My girls get a sandwich, 2 pieces of bread =10p, 1 egg 14p some salad cream. A piece of cheese 20p, fruit 13p banana and a treat ariund 25p total = 82p

formerbabe · 30/07/2020 11:46

I definitely wouldn't do her, as one poster has suggested, a jam sandwich, cereal bar and juice carton

Agree...plain water in a reusable bottle is cheaper (ie. free) than juice...and healthier.

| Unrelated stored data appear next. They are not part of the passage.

// lp_tpg: low-power test pattern generator for a scan chain.
//
// The generator (qbit_generator) computes Q new bits in one step and the
// modulo-Q counter hands them to the scan input one per clock: scan_bit is
// y[cnt]. The generator register therefore changes only once every Q scan
// clocks, on the cycle the counter wraps, while the bit stream on scan_bit is
// exactly that of a standard one-bit-per-clock LFSR with the same polynomial
// and seed. Fewer register and feedback transitions per delivered bit is where
// the power saving comes from.
// Interface: clk and synchronous active-high rst, as in the method's generator;
// en advances the stream by one bit per clock. y carries the whole current group
// of Q bits (for a design that feeds Q scan chains in parallel) and group_start
// is high while scan_bit is the first bit of a group. Output is valid the clock
// after reset. The enable and the parallel outputs are this design's additions.
module lp_tpg #(
  parameter int unsigned N    = bist_pkg::DEF_N,
  parameter int unsigned Q    = bist_pkg::DEF_Q,
  parameter logic [N:0]  POLY = bist_pkg::DEF_POLY,
  parameter logic [N-1:0] SEED = N'(bist_pkg::DEF_SEED),
  localparam int unsigned CW = (Q > 1) ? $clog2(Q) : 1
) (
  input  logic          clk,
  input  logic          rst,
  input  logic          en,
  output logic          scan_bit,
  output logic [Q-1:0]  y,
  output logic [CW-1:0] cnt,
  output logic          group_start
);

  logic last;

  modq_counter #(.Q(Q)) u_cnt (
    .clk (clk),
    .rst (rst),
    .en  (en),
    .cnt (cnt),
    .last(last)
  );

  qbit_generator #(.N(N), .Q(Q), .POLY(POLY), .SEED(SEED)) u_gen (
    .clk  (clk),
    .rst  (rst),
    .step (last),
    .state(),
    .y    (y)
  );

  assign scan_bit    = y[cnt];
  assign group_start = (cnt == '0);

  // The counter never leaves 0..Q-1, so y[cnt] always selects a real bit.
  a_cnt_range: assert property (@(posedge clk) disable iff (rst) int'(cnt) < int'(Q));

endmodule
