// tb_lp_tpg: the serial output of the low-power TPG must be bit for bit the
// stream of a standard LFSR with the same polynomial and seed, under random
// enables. The counter must equal the bit index modulo Q, and the group y must
// hold the same Q stream bits for all Q clocks of its group, so the generator
// state changes only once per Q delivered bits. Runs the default (degree 33,
// Q = 5) and degree 28, 1 + x^3 + x^28, with Q = 10.
module tb_lp_tpg;
  import tb_ref_pkg::*;
  localparam int NA = bist_pkg::DEF_N, QA = bist_pkg::DEF_Q;
  localparam int NB = 28, QB = 10;
  localparam logic [28:0] PB = (29'd1 << 28) | (29'd1 << 3) | 29'd1;
  localparam logic [27:0] SB = 28'h0ABCDEF;
  localparam int CYCLES = 10000;

  logic clk = 0, rst = 1, en = 0;
  logic sa, sb, gsa, gsb;
  logic [QA-1:0] ya; logic [QB-1:0] yb;
  logic [2:0] ca; logic [3:0] cb;
  int checks = 0, failures = 0;
  bit str_a[CYCLES + 16], str_b[CYCLES + 16];

  lp_tpg dut_a (.clk, .rst, .en, .scan_bit(sa), .y(ya), .cnt(ca), .group_start(gsa));
  lp_tpg #(.N(NB), .Q(QB), .POLY(PB), .SEED(SB)) dut_b
    (.clk, .rst, .en, .scan_bit(sb), .y(yb), .cnt(cb), .group_start(gsb));

  always #5 clk = ~clk;

  task automatic check(input bit ok, input string what);
    checks++;
    if (!ok) begin failures++; $display("FAIL %s at %0t", what, $time); end
  endtask

  initial begin
    repeat (50000) @(posedge clk);
    failures++;
    $display("watchdog expired");
    $display("TB_RESULT checks=%0d failures=%0d", checks, failures);
    $finish;
  end

  initial begin
    logic [63:0] ra, rb; logic b;
    int bits, ga, gb, groups_a;
    ra = 64'(bist_pkg::DEF_SEED); rb = 64'(SB);
    foreach (str_a[i]) begin ra = lfsr_step(ra, NA, 65'(bist_pkg::DEF_POLY), b); str_a[i] = b; end
    foreach (str_b[i]) begin rb = lfsr_step(rb, NB, 65'(PB), b); str_b[i] = b; end
    bits = 0; groups_a = 0;
    @(posedge clk); @(posedge clk); #1 rst = 0;
    for (int c = 0; c < CYCLES; c++) begin
      en = ($urandom_range(0, 4) != 0);
      #1;
      ga = bits - bits % QA;
      gb = bits - bits % QB;
      check(sa == str_a[bits], "A scan bit");
      check(sb == str_b[bits], "B scan bit");
      check(int'(ca) == bits % QA && gsa == (bits % QA == 0), "A counter");
      check(int'(cb) == bits % QB && gsb == (bits % QB == 0), "B counter");
      for (int k = 0; k < QA; k++) check(ya[k] == str_a[ga + k], "A group");
      for (int k = 0; k < QB; k++) check(yb[k] == str_b[gb + k], "B group");
      if (en && gsa) groups_a++;
      @(posedge clk); #1;
      if (en) bits++;
    end
    check(groups_a > 1000, "many generator steps");
    $display("bits %0d, groups of %0d %0d", bits, QA, groups_a);
    $display("TB_RESULT checks=%0d failures=%0d", checks, failures);
    $finish;
  end
endmodule
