// lp_bist_top: complete low-power scan BIST around an external circuit under test.
//
// The low-power generator (lp_tpg) computes Q pseudo-random bits per generator
// step and feeds them one per clock to the scan input of the circuit under test;
// the test-per-scan controller alternates SCAN_LEN shift clocks with one capture
// clock for PATTERNS patterns; the serial signature analyzer divides the stream
// leaving the scan chain by its polynomial. The circuit under test and its scan
// chain are outside this module: scan_in, scan_en and capture drive it and
// scan_out returns its last scan cell.
// Timing: pulse start (one clock) while idle or done; busy is high for
// PATTERNS*(SCAN_LEN+1)+SCAN_LEN clocks, then done rises with the final
// signature on signature. A new start clears the analyzer and runs again with
// the generator continuing where it stopped; rst reloads the seed.
// The generator structure follows the method; the controller, the analyzer's
// polynomial and the sizes SCAN_LEN and PATTERNS are this design's choices.
module lp_bist_top
  import bist_pkg::*;
#(
  parameter int unsigned N        = bist_pkg::DEF_N,
  parameter int unsigned Q        = bist_pkg::DEF_Q,
  parameter logic [N:0]  POLY     = bist_pkg::DEF_POLY,
  parameter logic [N-1:0] SEED    = N'(bist_pkg::DEF_SEED),
  parameter int unsigned SA_N     = bist_pkg::DEF_N,
  parameter logic [SA_N:0] SA_POLY = bist_pkg::DEF_POLY,
  parameter int unsigned SCAN_LEN = bist_pkg::DEF_SCAN_LEN,
  parameter int unsigned PATTERNS = bist_pkg::DEF_PATTERNS
) (
  input  logic            clk,
  input  logic            rst,
  input  logic            start,
  // scan port of the circuit under test
  output logic            scan_en,
  output logic            scan_in,
  output logic            capture,
  input  logic            scan_out,
  // status and result
  output logic            busy,
  output logic            done,
  output phase_e          phase,
  output logic [Q-1:0]    tpg_group,
  output logic            tpg_group_start,
  output logic [SA_N-1:0] signature
);

  logic tpg_en, sa_en, sa_clear;

  bist_controller #(.SCAN_LEN(SCAN_LEN), .PATTERNS(PATTERNS)) u_ctrl (
    .clk     (clk),
    .rst     (rst),
    .start   (start),
    .tpg_en  (tpg_en),
    .scan_en (scan_en),
    .capture (capture),
    .sa_en   (sa_en),
    .sa_clear(sa_clear),
    .busy    (busy),
    .done    (done),
    .phase   (phase)
  );

  lp_tpg #(.N(N), .Q(Q), .POLY(POLY), .SEED(SEED)) u_tpg (
    .clk        (clk),
    .rst        (rst),
    .en         (tpg_en),
    .scan_bit   (scan_in),
    .y          (tpg_group),
    .cnt        (),
    .group_start(tpg_group_start)
  );

  signature_analyzer #(.N(SA_N), .POLY(SA_POLY)) u_sa (
    .clk  (clk),
    .rst  (rst),
    .clear(sa_clear),
    .en   (sa_en),
    .din  (scan_out),
    .sig  (signature)
  );

endmodule
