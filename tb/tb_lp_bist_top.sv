// tb_lp_bist_top: end-to-end test of the complete BIST at its default sizes
// (degree 33, Q = 5, 33 scan cells, 1000 patterns) against the behavioural
// circuit under test. Every pattern bit on the scan input is compared with a
// standard LFSR, the scan chain and circuit are modelled in software, and the
// final signature must equal the remainder of the whole response stream divided
// by the analyzer polynomial. Runs the test twice (restart without reset) and
// counts shift, capture, unload, generator steps, done and restart.
module tb_lp_bist_top;
  import bist_pkg::*;
  import tb_ref_pkg::*;
  localparam int N = bist_pkg::DEF_N, Q = bist_pkg::DEF_Q, L = bist_pkg::DEF_SCAN_LEN, P = bist_pkg::DEF_PATTERNS;
  localparam logic [N:0] POLY = bist_pkg::DEF_POLY;
  localparam logic [N-1:0] SEED = N'(bist_pkg::DEF_SEED);
  localparam int RUN_CYCLES = P * (L + 1) + L;

  logic clk = 0, rst = 1, start = 0;
  logic scan_en, scan_in, capture, scan_out, busy, done, tpg_group_start;
  phase_e phase;
  logic [Q-1:0] tpg_group;
  logic [N-1:0] signature;
  int checks = 0, failures = 0;
  // how often each mechanism happened
  int n_shift = 0, n_capture = 0, n_unload = 0, n_gen_step = 0, n_done = 0, n_restart = 0;

  lp_bist_top  dut (.*);
  cut_model #(.LEN(L)) cut (.clk, .rst, .scan_en, .scan_in, .capture, .scan_out);

  always #5 clk = ~clk;

  task automatic check(input bit ok, input string what);
    checks++;
    if (!ok) begin failures++; $display("FAIL %s at %0t", what, $time); end
  endtask

  initial begin
    repeat (3 * RUN_CYCLES + 100) @(posedge clk);
    failures++;
    $display("watchdog expired");
    $display("TB_RESULT checks=%0d failures=%0d", checks, failures);
    $finish;
  end

  // software model of the scan chain and circuit under test
  bit chain[L];
  function automatic void sw_capture();
    bit nx[L];
    for (int i = 0; i < L; i++)
      nx[i] = chain[i] ^ (chain[(i + 1) % L] & chain[(i + 2) % L]) ^ chain[(i + 3) % L];
    chain = nx;
  endfunction

  logic [63:0] ref_st;

  task automatic run_once(input int run);
    bit stream[$];
    bit d[];
    logic [63:0] exp;
    logic b;
    int cyc = 0;
    start = 1;
    @(posedge clk); #1 start = 0;
    if (run > 0) n_restart++;
    for (int p = 0; p < P; p++) begin
      for (int k = 0; k < L; k++) begin
        check(phase == PH_SHIFT && scan_en, "shift phase");
        ref_st = lfsr_step(ref_st, N, 65'(POLY), b);
        check(scan_in == b, "pattern bit");
        if (tpg_group_start) n_gen_step++;
        if (p > 0) stream.push_back(chain[L-1]);
        for (int i = L - 1; i > 0; i--) chain[i] = chain[i-1];
        chain[0] = b;
        n_shift++; cyc++;
        @(posedge clk); #1;
      end
      check(phase == PH_CAPTURE && capture, "capture phase");
      sw_capture();
      n_capture++; cyc++;
      @(posedge clk); #1;
    end
    for (int k = 0; k < L; k++) begin
      check(phase == PH_UNLOAD && scan_en && busy, "unload phase");
      stream.push_back(chain[L-1]);
      for (int i = L - 1; i > 0; i--) chain[i] = chain[i-1];
      chain[0] = 1'b0;
      n_unload++; cyc++;
      @(posedge clk); #1;
    end
    check(done && !busy, "done");
    check(cyc == RUN_CYCLES, "start-to-done latency");
    if (done) n_done++;
    d = new[stream.size()];
    foreach (stream[i]) d[i] = stream[i];
    exp = poly_rem(d, N, 65'(POLY));
    check(signature == exp[N-1:0], "signature");
    $display("run %0d: %0d response bits, signature %h expected %h", run, d.size(), signature, exp[N-1:0]);
  endtask

  initial begin
    ref_st = 64'(SEED);
    foreach (chain[i]) chain[i] = 1'b0;
    @(posedge clk); @(posedge clk); #1 rst = 0;
    @(posedge clk); #1;
    check(!busy && !done, "idle after reset");
    run_once(0);
    repeat (5) @(posedge clk); #1;
    check(done, "done holds");
    run_once(1);
    check(n_shift > 0, "shift happened");
    check(n_capture > 0, "capture happened");
    check(n_unload > 0, "unload happened");
    check(n_gen_step > 0, "generator step happened");
    check(n_done == 2, "done reached twice");
    check(n_restart > 0, "restart happened");
    $display("shift %0d capture %0d unload %0d generator-groups %0d done %0d restart %0d",
             n_shift, n_capture, n_unload, n_gen_step, n_done, n_restart);
    $display("TB_RESULT checks=%0d failures=%0d", checks, failures);
    $finish;
  end
endmodule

Why jam in the sandwich? Buy a big block of cheddar and grate that instead. Carrot and cucumber batons work out cheaper than a cereal bar too.

Leflic · 30/07/2020 12:26

One of the challenges of packed lunch is the timing .If you do a shop Saturday by Friday the bananas are brown, you’ve used all the cheese and the veg is whatever’s left that’s not soft. I hate the shops at the weekend so I got a delivery pass because I couldn’t afford £7.00 for a Sunday slot given Monday - Friday is when we needed supplies most.

Buy freezer stuff - pitta bread and frozen sausages as a PP suggested or mini sausages rolls are good when the fresh stuff is out of synch.

MintyMabel · 30/07/2020 12:26

Sandwich and some fruit. Not expensive at all.